■ Directions for this task:
Among the entries below, find each line with "count" and show it.

Collected data entries
....................

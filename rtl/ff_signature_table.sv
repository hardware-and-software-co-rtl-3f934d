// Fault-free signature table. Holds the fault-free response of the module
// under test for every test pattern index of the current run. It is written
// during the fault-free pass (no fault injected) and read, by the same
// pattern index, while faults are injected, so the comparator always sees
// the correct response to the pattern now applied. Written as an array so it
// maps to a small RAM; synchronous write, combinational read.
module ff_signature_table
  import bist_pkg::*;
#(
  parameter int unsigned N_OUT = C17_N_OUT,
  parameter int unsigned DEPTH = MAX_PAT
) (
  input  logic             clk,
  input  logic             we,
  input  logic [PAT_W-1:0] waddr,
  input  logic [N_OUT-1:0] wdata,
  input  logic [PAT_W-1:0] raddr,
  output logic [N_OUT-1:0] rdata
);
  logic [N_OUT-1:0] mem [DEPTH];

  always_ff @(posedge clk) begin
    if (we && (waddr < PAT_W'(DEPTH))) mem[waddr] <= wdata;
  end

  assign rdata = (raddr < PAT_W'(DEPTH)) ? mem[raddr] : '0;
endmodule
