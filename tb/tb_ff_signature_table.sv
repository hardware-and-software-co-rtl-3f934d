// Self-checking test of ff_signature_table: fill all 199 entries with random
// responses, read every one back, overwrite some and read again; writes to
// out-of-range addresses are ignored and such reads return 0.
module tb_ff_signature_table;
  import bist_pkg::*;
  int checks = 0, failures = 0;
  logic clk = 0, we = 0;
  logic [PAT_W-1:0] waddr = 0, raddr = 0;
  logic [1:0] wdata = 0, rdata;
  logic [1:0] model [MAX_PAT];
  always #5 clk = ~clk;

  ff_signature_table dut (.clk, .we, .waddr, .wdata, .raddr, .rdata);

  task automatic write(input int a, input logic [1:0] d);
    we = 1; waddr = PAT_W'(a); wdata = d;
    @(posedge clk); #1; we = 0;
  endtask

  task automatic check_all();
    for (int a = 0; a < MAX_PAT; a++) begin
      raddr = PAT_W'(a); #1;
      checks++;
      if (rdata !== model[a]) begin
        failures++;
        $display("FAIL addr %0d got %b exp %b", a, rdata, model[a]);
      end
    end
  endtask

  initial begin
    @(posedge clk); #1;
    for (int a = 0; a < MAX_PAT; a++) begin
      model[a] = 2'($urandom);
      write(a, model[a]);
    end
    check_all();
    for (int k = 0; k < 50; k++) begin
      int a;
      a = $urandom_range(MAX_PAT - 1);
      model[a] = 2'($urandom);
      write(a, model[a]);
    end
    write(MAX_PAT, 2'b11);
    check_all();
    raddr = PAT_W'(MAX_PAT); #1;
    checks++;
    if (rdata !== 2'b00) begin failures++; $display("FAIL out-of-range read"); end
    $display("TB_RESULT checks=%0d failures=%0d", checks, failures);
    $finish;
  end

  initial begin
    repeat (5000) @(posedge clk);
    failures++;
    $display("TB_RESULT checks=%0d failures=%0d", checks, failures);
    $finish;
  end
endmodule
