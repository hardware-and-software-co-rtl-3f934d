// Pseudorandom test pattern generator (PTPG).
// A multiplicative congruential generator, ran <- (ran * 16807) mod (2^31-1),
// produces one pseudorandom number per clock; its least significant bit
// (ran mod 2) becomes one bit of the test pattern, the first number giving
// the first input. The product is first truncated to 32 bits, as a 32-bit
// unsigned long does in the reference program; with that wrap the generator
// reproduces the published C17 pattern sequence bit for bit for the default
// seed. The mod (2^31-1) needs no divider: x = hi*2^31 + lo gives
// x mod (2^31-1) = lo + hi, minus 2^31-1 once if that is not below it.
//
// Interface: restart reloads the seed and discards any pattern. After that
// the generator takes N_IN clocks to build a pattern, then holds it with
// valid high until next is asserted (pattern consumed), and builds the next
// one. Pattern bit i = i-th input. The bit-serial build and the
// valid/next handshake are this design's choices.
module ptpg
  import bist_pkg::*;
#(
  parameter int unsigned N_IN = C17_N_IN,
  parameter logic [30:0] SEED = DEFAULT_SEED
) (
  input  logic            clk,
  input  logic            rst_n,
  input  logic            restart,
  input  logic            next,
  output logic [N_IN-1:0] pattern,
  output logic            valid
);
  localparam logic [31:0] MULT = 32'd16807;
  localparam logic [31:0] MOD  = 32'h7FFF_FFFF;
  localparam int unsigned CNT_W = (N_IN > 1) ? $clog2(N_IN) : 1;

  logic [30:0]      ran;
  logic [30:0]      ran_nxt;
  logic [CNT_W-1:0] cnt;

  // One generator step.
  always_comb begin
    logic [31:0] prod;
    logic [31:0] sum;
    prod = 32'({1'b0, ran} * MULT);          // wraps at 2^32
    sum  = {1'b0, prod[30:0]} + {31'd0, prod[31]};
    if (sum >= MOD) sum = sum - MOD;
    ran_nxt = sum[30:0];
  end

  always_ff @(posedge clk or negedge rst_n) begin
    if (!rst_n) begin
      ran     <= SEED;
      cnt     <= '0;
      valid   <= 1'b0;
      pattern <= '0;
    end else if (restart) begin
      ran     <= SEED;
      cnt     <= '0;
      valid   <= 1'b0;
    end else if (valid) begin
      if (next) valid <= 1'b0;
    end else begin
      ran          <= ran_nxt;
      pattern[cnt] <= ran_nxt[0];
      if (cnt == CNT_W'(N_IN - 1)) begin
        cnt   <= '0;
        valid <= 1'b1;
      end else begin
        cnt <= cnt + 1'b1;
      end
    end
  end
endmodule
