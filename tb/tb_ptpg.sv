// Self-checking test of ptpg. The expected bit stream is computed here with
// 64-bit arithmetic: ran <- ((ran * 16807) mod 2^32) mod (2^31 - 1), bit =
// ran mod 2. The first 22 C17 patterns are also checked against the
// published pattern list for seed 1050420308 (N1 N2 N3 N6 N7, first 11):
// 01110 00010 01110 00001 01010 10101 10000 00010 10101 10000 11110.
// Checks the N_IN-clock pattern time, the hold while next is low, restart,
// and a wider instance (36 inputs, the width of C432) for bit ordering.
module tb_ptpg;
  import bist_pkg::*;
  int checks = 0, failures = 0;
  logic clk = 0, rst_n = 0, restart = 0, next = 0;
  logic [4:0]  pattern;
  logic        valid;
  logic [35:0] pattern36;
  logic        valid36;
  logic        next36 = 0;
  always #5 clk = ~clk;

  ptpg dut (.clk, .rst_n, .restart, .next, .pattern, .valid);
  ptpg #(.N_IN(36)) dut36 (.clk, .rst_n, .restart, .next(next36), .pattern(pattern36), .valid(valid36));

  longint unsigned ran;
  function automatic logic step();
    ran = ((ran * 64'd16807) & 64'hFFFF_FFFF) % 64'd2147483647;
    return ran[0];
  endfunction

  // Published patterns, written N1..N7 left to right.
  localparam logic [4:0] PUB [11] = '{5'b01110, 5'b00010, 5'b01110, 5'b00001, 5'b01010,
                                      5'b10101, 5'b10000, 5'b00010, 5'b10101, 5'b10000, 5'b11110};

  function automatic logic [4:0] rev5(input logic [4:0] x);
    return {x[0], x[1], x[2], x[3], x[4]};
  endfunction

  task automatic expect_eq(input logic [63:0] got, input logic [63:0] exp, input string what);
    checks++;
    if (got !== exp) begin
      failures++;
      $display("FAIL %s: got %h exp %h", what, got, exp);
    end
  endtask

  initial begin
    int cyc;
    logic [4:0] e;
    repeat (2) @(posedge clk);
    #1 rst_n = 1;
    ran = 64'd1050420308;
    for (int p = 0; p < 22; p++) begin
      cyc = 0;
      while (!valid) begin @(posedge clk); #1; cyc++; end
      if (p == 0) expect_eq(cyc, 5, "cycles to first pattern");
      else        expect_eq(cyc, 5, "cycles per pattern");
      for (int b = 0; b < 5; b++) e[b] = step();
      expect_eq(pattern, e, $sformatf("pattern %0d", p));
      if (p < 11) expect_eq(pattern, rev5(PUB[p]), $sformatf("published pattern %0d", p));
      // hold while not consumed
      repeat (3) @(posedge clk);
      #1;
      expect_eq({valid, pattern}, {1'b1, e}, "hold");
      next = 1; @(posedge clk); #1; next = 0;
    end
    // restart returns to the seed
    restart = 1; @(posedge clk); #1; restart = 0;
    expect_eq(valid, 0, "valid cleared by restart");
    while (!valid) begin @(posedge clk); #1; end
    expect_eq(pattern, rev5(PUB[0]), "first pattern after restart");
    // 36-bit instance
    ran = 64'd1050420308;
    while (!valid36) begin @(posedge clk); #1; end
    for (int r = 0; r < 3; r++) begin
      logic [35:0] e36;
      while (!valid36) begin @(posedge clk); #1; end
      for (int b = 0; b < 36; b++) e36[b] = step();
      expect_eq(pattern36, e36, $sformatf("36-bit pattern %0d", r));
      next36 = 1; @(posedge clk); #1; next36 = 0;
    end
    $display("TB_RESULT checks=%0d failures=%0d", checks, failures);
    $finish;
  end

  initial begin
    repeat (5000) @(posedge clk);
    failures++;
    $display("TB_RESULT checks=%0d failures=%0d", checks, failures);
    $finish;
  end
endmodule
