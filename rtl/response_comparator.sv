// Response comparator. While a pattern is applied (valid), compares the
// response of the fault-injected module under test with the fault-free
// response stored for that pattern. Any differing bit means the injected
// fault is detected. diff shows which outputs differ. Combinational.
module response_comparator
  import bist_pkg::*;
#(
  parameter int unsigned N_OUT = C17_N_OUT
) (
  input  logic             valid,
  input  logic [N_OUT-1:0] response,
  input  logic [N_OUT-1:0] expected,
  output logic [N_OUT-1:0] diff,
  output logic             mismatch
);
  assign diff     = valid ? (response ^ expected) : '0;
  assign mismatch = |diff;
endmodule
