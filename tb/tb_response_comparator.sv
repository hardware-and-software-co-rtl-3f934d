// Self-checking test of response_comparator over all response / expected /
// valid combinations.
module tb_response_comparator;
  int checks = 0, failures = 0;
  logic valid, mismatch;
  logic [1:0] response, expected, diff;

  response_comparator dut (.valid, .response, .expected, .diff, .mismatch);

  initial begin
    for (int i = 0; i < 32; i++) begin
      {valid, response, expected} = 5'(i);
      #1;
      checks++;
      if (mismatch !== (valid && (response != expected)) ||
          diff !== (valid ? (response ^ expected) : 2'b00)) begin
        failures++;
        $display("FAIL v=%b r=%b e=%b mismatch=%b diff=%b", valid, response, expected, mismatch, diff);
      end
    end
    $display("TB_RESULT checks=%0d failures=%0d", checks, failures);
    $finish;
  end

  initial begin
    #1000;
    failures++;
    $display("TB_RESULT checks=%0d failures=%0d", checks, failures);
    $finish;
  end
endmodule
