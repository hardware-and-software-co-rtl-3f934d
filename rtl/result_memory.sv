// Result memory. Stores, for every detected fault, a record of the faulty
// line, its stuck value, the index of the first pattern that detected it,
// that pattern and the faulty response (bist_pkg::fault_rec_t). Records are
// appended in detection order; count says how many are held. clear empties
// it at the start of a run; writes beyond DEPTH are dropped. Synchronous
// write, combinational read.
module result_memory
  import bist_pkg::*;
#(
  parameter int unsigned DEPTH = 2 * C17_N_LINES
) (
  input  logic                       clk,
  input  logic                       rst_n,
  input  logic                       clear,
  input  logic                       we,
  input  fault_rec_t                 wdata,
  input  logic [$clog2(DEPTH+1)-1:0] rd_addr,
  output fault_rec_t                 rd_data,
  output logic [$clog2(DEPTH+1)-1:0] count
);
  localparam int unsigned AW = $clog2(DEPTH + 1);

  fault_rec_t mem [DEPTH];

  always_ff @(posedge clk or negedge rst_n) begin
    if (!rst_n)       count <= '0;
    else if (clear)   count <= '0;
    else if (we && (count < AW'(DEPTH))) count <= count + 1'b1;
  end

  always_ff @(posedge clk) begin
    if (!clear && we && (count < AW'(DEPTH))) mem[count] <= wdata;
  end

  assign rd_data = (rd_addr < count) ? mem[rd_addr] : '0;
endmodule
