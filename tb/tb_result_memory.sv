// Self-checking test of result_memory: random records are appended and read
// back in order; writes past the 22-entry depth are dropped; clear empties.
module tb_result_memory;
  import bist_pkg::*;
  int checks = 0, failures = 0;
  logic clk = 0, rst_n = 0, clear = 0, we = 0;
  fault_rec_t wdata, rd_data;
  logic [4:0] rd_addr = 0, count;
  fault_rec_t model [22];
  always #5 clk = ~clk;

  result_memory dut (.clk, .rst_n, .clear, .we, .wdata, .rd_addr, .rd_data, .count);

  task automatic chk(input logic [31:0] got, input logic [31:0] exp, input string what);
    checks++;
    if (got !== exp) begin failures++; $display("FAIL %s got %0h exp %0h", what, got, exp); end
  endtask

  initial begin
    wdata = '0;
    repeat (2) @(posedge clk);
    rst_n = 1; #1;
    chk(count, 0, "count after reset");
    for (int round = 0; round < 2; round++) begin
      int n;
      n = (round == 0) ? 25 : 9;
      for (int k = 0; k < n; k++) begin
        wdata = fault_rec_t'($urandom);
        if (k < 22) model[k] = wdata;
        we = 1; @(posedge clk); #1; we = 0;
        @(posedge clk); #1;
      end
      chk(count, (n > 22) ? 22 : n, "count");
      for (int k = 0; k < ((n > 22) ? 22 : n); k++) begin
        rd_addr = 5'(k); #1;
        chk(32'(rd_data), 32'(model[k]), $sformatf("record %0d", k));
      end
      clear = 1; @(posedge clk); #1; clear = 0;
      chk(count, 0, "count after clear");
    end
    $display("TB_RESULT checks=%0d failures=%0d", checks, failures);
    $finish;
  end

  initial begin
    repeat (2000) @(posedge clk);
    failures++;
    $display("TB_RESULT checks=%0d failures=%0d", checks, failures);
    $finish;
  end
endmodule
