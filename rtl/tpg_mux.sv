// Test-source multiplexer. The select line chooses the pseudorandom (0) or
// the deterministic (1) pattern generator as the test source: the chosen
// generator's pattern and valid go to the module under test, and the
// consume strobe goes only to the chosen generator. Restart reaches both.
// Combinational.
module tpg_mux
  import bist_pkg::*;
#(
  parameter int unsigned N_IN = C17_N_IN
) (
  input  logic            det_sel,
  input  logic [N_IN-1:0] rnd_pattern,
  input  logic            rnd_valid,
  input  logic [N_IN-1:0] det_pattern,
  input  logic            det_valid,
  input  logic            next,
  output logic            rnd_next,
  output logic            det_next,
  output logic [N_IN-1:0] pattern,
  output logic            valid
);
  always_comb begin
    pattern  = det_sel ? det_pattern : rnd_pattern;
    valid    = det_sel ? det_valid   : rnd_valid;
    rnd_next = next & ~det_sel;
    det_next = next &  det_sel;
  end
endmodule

....................

■ Task solution:
// appended in detection order; count says how many are held. clear empties
  output logic [$clog2(DEPTH+1)-1:0] count
    if (!rst_n)       count <= '0;
    else if (clear)   count <= '0;
    else if (we && (count < AW'(DEPTH))) count <= count + 1'b1;
    if (!clear && we && (count < AW'(DEPTH))) mem[count] <= wdata;
  assign rd_data = (rd_addr < count) ? mem[rd_addr] : '0;
  logic [4:0] rd_addr = 0, count;
  result_memory dut (.clk, .rst_n, .clear, .we, .wdata, .rd_addr, .rd_data, .count);
    chk(count, 0, "count after reset");
      chk(count, (n > 22) ? 22 : n, "count");
      chk(count, 0, "count after clear");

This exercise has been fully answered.